* Records to use

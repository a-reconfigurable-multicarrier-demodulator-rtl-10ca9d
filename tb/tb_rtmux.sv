// tb_rtmux: the transmultiplexer with a 16-point module 2, an 8-point
// module 3 and K = 4, one input sample every 5 cycles.
//   case 1: tone at 3/16 of the sample rate  -> module 2 channel 3
//   case 3: tone at 5/8                      -> module 3 channel 5
//   case 2: tones at -1/8 and +1/8           -> module 2 (8 channels of the
//           lower half) channel 2 and module 3 (4 channels of the upper
//           half) channel 3, both at once through module 1
// In each case the tone channels must carry the tone amplitude (within
// 15 %) and every other channel less than 10 % of it. Each case switch is
// counted; finally samples are pushed every cycle and overflow must rise.
module tb_rtmux;
  import mcd_pkg::*;
  // test signal: a*exp(j*(2*pi*f*n + theta)), rounded toward zero
  function automatic cplx_t tone(input real a, input real f, input longint n, input real theta);
    cplx_t x;
    real ang;
    ang = 6.283185307179586 * f * n + theta;
    x.re = 16'($rtoi(a * $cos(ang)));
    x.im = 16'($rtoi(a * $sin(ang)));
    return x;
  endfunction
  function automatic real mag(input cplx_t x);
    return $sqrt(real'(x.re) * x.re + real'(x.im) * x.im);
  endfunction
  localparam int LOG_M2 = 4, LOG_M3 = 3, K = 4;
  logic clk = 0, rst_n = 1, in_valid = 0;
  mcd_case_e mode = CASE1;
  cplx_t in_data = '0, ch2_data, ch3_data;
  logic ch2_valid, ch2_last, ch3_valid, ch3_last, overflow;
  logic [LOG_M2-1:0] ch2_bin;
  logic [LOG_M3-1:0] ch3_bin;
  int checks = 0, failures = 0, switches = 0;
  real m2 [16], m3 [8];
  int f2, f3;
  longint n;

  rtmux #(.LOG_M2(LOG_M2), .LOG_M3(LOG_M3), .K(K)) dut (.*);
  always #5 clk = ~clk;
  initial #2 rst_n = 0;   // a real falling edge for the asynchronous reset

  initial begin
    repeat (300000) @(posedge clk);
    failures++;
    $display("TB_RESULT checks=%0d failures=%0d", checks, failures);
    $finish;
  end

  initial forever begin
    @(posedge clk); #1;
    if (ch2_valid) begin m2[ch2_bin] = mag(ch2_data); if (ch2_last) f2++; end
    if (ch3_valid) begin m3[ch3_bin] = mag(ch3_data); if (ch3_last) f3++; end
  end
  always @(negedge clk) if (dut.mode != dut.mode_q) switches++;

  task automatic run(input mcd_case_e md, input real fa, input real fb, input int nsamp);
    @(negedge clk); mode = md;
    for (int i = 0; i < nsamp; i++) begin
      cplx_t a, b;
      a = tone(6000.0, fa, n, 0.0);
      b = tone(6000.0, fb, n, 1.0);
      in_data.re = a.re + b.re; in_data.im = a.im + b.im;
      in_valid = 1; @(negedge clk); in_valid = 0; n++;
      repeat (4) @(negedge clk);
    end
  endtask

  task automatic expect_peak(input int which, input int np, input int q);
    for (int b = 0; b < np; b++) begin
      real v;
      v = (which == 2) ? m2[b] : m3[b];
      checks++;
      if (b == q && (v < 5100.0 || v > 6900.0)) begin failures++; $display("module %0d channel %0d: %f", which, b, v); end
      if (b != q && v > 600.0) begin failures++; $display("module %0d leak into %0d: %f", which, b, v); end
    end
  endtask

  initial begin
    n = 0; f2 = 0; f3 = 0;
    repeat (2) @(negedge clk); rst_n = 1;
    // case 1 and 3: both tones on the same channel (amplitude 2*6000*cos(0.5))
    run(CASE1, 3.0 / 16, 3.0 / 16, 16 * (K + 6));
    checks++; if (f2 < K + 1) begin failures++; $display("case 1: %0d frames", f2); end
    for (int b = 0; b < 16; b++) m2[b] = m2[b] / 2.0;   // both tones fell in channel 3
    expect_peak(2, 16, 3);
    f3 = 0;
    run(CASE3, 5.0 / 8, 5.0 / 8, 8 * (K + 4));
    checks++; if (f3 < K + 1) begin failures++; $display("case 3: %0d frames", f3); end
    for (int b = 0; b < 8; b++) m3[b] = m3[b] / 2.0;
    expect_peak(3, 8, 5);
    f2 = 0; f3 = 0;
    run(CASE2, -1.0 / 8, 1.0 / 8, 16 * (K + 4));
    checks++; if (f2 < K + 1 || f3 < K + 1) begin failures++; $display("case 2: %0d/%0d frames", f2, f3); end
    expect_peak(2, 8, 2);
    expect_peak(3, 4, 3);
    checks++;
    if (overflow) begin failures++; $display("overflow at the nominal rate"); end
    for (int i = 0; i < 64; i++) begin in_valid = 1; @(negedge clk); end
    in_valid = 0;
    checks++;
    if (!overflow) begin failures++; $display("overflow not flagged"); end
    checks++;
    if (switches != 2) begin failures++; $display("%0d case switches", switches); end
    $display("case switches %0d, overflow %0d", switches, overflow);
    $display("TB_RESULT checks=%0d failures=%0d", checks, failures);
    $finish;
  end
endmodule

* Your objective
Work out how many lines above include the string "nsamp", then give that number alone.

* Result of this exercise
2